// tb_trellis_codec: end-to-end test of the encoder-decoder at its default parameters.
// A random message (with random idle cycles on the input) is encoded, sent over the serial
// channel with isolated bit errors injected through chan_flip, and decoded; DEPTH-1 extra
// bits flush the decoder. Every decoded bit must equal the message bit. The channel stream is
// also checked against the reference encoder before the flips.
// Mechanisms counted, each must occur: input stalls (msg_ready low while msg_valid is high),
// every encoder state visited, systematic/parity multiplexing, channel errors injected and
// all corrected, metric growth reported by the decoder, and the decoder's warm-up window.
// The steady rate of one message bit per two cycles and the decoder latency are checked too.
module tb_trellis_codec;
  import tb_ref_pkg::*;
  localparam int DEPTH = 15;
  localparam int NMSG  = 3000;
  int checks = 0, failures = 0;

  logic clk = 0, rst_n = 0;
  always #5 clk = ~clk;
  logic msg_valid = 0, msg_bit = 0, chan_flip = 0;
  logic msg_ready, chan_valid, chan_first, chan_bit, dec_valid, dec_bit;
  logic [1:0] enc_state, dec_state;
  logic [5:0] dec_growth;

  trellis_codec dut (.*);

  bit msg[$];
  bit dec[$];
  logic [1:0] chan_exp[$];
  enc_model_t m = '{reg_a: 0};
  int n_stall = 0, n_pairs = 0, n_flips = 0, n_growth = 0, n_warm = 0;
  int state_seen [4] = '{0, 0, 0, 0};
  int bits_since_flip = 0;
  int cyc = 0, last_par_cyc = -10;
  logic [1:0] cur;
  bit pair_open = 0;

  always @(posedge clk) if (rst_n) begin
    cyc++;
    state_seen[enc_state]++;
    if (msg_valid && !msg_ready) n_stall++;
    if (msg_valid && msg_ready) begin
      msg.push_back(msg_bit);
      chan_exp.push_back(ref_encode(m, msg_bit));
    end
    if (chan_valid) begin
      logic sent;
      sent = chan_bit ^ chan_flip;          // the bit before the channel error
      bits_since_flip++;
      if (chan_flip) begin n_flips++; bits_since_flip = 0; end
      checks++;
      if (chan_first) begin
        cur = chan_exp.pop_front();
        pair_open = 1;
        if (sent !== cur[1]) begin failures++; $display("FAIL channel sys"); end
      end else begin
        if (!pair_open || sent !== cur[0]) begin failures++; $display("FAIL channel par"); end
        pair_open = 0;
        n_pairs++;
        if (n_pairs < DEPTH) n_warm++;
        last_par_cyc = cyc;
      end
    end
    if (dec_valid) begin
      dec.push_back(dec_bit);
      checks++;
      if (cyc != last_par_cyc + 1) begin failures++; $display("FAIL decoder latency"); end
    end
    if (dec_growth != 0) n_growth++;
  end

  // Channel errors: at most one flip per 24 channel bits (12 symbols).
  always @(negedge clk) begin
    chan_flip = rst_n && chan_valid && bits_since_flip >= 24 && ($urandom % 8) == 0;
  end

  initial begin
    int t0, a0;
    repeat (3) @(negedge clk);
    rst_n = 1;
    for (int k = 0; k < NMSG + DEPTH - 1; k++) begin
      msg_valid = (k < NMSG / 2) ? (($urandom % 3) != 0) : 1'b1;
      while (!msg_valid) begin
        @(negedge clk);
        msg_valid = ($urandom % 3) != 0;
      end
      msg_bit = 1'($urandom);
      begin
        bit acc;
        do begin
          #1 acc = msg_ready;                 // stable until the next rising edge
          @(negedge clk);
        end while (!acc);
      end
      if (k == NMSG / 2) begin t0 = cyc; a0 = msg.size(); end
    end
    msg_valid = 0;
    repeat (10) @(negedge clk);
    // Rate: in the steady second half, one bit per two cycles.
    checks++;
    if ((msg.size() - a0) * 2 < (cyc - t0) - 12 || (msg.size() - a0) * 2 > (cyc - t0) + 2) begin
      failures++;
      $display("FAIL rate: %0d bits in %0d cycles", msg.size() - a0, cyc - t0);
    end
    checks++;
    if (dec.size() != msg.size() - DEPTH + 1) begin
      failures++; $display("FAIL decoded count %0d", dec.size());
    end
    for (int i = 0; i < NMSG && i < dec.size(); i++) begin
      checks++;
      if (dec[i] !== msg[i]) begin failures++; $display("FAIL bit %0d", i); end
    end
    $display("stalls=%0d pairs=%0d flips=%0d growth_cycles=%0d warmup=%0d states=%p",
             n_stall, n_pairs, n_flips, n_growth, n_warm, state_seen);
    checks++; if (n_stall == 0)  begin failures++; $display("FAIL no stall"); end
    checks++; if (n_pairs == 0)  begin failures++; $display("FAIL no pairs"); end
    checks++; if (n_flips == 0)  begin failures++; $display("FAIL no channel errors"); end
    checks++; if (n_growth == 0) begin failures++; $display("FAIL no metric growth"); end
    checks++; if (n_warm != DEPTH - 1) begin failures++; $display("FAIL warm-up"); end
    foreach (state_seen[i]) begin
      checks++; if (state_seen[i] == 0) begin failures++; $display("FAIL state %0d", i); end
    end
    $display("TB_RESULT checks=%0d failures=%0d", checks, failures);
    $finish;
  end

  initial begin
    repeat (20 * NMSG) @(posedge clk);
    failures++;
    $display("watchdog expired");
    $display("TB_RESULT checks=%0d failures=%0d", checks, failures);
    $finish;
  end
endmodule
============================================================
The reply should hold only the lines from the beginning of the listing above through the line with "decoded; DEPTH-1 extra", each one written exactly as it appears.

(EXERCISE RESULT):
// tb_trellis_codec: end-to-end test of the encoder-decoder at its default parameters.
// A random message (with random idle cycles on the input) is encoded, sent over the serial
// channel with isolated bit errors injected through chan_flip, and decoded; DEPTH-1 extra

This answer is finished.